19世紀末から20世紀前半にフランスで活躍した画家モーリス・ドニ。これまで、「ナビ派」と呼ばれる芸術グループでの活動が知られていたが、近年、全く異なる一面が注目されている。それは日記のように克明に、自分の家族の肖像を残していることだ。

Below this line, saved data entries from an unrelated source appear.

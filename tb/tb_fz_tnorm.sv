// tb_fz_tnorm - self-checking exhaustive test of the alpha selectors and
// MIN / product operator: all alphas, premise codes and modes, one clock
// latency, tag and Z pass-through.
module tb_fz_tnorm;
  import fuzzy_pkg::*;
  logic clk = 1'b0, rst_n = 1'b0;
  tnorm_e mode = TNORM_MIN;
  ptag_t tag_in = '0, tag_out;
  logic [A_W-1:0] alpha0 = '0, alpha1 = '0, theta;
  logic [PC_W-1:0] premise = '0;
  logic [Z_W-1:0] z_in = '0, z_out;
  int checks = 0, failures = 0;

  fz_tnorm dut (.*);
  always #5 clk = ~clk;

  initial begin
    repeat (20000) @(posedge clk);
    failures++;
    $display("watchdog expired");
    $display("TB_RESULT checks=%0d failures=%0d", checks, failures);
    $finish;
  end

  function automatic int ref_theta(int m, int a0, int a1, int pc);
    int s0, s1;
    if (pc == 0) return 0;
    s0 = pc[1] ? a0 : 15;
    s1 = pc[0] ? a1 : 15;
    if (m == 0) return (s0 < s1) ? s0 : s1;
    // product rescaled to 4 bits: round(s0*s1/15) is within 1 of this
    return (s0 * s1 + 15) / 16;
  endfunction

  initial begin
    int e;
    repeat (2) @(negedge clk);
    rst_n = 1'b1;
    for (int m = 0; m < 2; m++)
      for (int pc = 0; pc < 4; pc++)
        for (int a0 = 0; a0 < 16; a0++)
          for (int a1 = 0; a1 < 16; a1++) begin
            @(negedge clk);
            mode = tnorm_e'(m); premise = PC_W'(pc);
            alpha0 = A_W'(a0); alpha1 = A_W'(a1);
            z_in = Z_W'($urandom); tag_in = ptag_t'($urandom);
            @(negedge clk);
            e = ref_theta(m, a0, a1, pc);
            checks++;
            if (int'(theta) != e || z_out != z_in || tag_out != tag_in) begin
              failures++;
              $display("ERROR m=%0d pc=%0d a0=%0d a1=%0d theta=%0d exp %0d", m, pc, a0, a1, theta, e);
            end
            // identities of the product mode
            if (m == 1 && pc == 3 && (a1 == 15) && int'(theta) != a0) begin
              failures++;
              $display("ERROR product with 15 is not neutral for %0d", a0);
            end
          end
    $display("TB_RESULT checks=%0d failures=%0d", checks, failures);
    $finish;
  end
endmodule
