// fz_ars - Active Rule Selector.
//
// The rule memory holds the complete rule set (64 rules), and a rule's
// address is its antecedent {MF index of X0, MF index of X1}. Because no
// more than two MFs overlap, an input set makes exactly four rules active:
// those built from MFs k0, k0+1 of X0 and k1, k1+1 of X1, where k is the
// interval found by the active MF selector.
//
// Timing: in the clock where a set is taken from the input register, both
// selectors compare the inputs with the boundary memories MF0 / MF1 and the
// intervals are registered (pipeline step 1). In the following four clocks
// the selector presents the addresses {k0,k1}, {k0,k1+1}, {k0+1,k1},
// {k0+1,k1+1}, one per clock, together with the inputs (for the
// fuzzification tables) and a tag marking the first and last rule. On the
// fourth one it can already take the next set, so sets are processed
// back to back, one rule per clock. The rule order and this look-ahead take
// are this design's choices.
module fz_ars
  import fuzzy_pkg::*;
(
  input  logic            clk,
  input  logic            rst_n,
  // boundary memory loading
  input  logic            bp_we0,
  input  logic            bp_we1,
  input  logic [2:0]      bp_waddr,
  input  logic [X_W-1:0]  bp_wdata,
  // from the input register
  input  logic            set_valid,
  input  logic [X_W-1:0]  x0_in,
  input  logic [X_W-1:0]  x1_in,
  output logic            set_take,
  // to the rule memory and the fuzzifier
  output ptag_t           tag,
  output logic [MF_W-1:0] mf0,
  output logic [MF_W-1:0] mf1,
  output logic [X_W-1:0]  x0,
  output logic [X_W-1:0]  x1
);
  logic [X_W-1:0]  bound0 [N_BP];
  logic [X_W-1:0]  bound1 [N_BP];
  logic [MF_W-1:0] ksel0, ksel1;
  logic [MF_W-1:0] k0, k1;
  logic [1:0]      r;
  logic            busy;

  fz_mf_bounds u_mf0 (.clk, .rst_n, .we(bp_we0), .waddr(bp_waddr), .wdata(bp_wdata), .bound(bound0));
  fz_mf_bounds u_mf1 (.clk, .rst_n, .we(bp_we1), .waddr(bp_waddr), .wdata(bp_wdata), .bound(bound1));

  fz_mf_select u_sel0 (.x(x0_in), .bound(bound0), .k(ksel0));
  fz_mf_select u_sel1 (.x(x1_in), .bound(bound1), .k(ksel1));

  assign set_take = set_valid && (!busy || r == 2'(ACT_RULES - 1));

  always_ff @(posedge clk or negedge rst_n) begin
    if (!rst_n) begin
      busy <= 1'b0;
      r    <= '0;
      k0   <= '0;
      k1   <= '0;
      x0   <= '0;
      x1   <= '0;
    end else if (set_take) begin
      busy <= 1'b1;
      r    <= '0;
      k0   <= ksel0;
      k1   <= ksel1;
      x0   <= x0_in;
      x1   <= x1_in;
    end else if (busy) begin
      r <= r + 2'd1;
      if (r == 2'(ACT_RULES - 1)) busy <= 1'b0;
    end
  end

  assign mf0       = k0 + MF_W'(r[1]);
  assign mf1       = k1 + MF_W'(r[0]);
  assign tag.valid = busy;
  assign tag.first = busy && r == 2'd0;
  assign tag.last  = busy && r == 2'(ACT_RULES - 1);

  // the two active MFs of each variable exist: the interval is at most 6
  a_interval_range: assert property (@(posedge clk) disable iff (!rst_n)
    busy |-> (k0 <= MF_W'(N_MF - 2) && k1 <= MF_W'(N_MF - 2)));
endmodule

ドニは、10代で画壇にデビューするとともに人気画家として名をはせるが、心の中で模索を続けていた。もともと熱心なカトリック教徒だったドニは、自分を見つめなおすために旅したイタリアで、修道僧の残した宗教絵画に感銘を受け、「芸術作品とは、芸術家の趣味で生みだされるものではなく、努力によって生み出される」と考えるようになる。感性におぼれず何年もかけて同じテーマを追う。
大切さに気づいたドニは、自分の家族をテーマに選び、絵を描き始める。しかし、周囲の評価は一変、酷評を受ける。しかし、ドニはくじけることなく、子どもたちの一瞬一瞬を作品に残していった。番組では、ドニの孫娘クレール・ドニさんの貴重な証言インタビューを交え、ドニの作品に込めた思いに迫る。

関連展覧会

モーリス・ドニ-いのちの輝き、子どものいる風景-

損保ジャパン東郷青児美術館(東京都新宿区) 9月10日~11月13日
巡回 山梨県立美術館 2012年1月10日~3月4日

スタジオを彩ったお花はこちら

写真

『家族の肖像』(1902年 個人蔵)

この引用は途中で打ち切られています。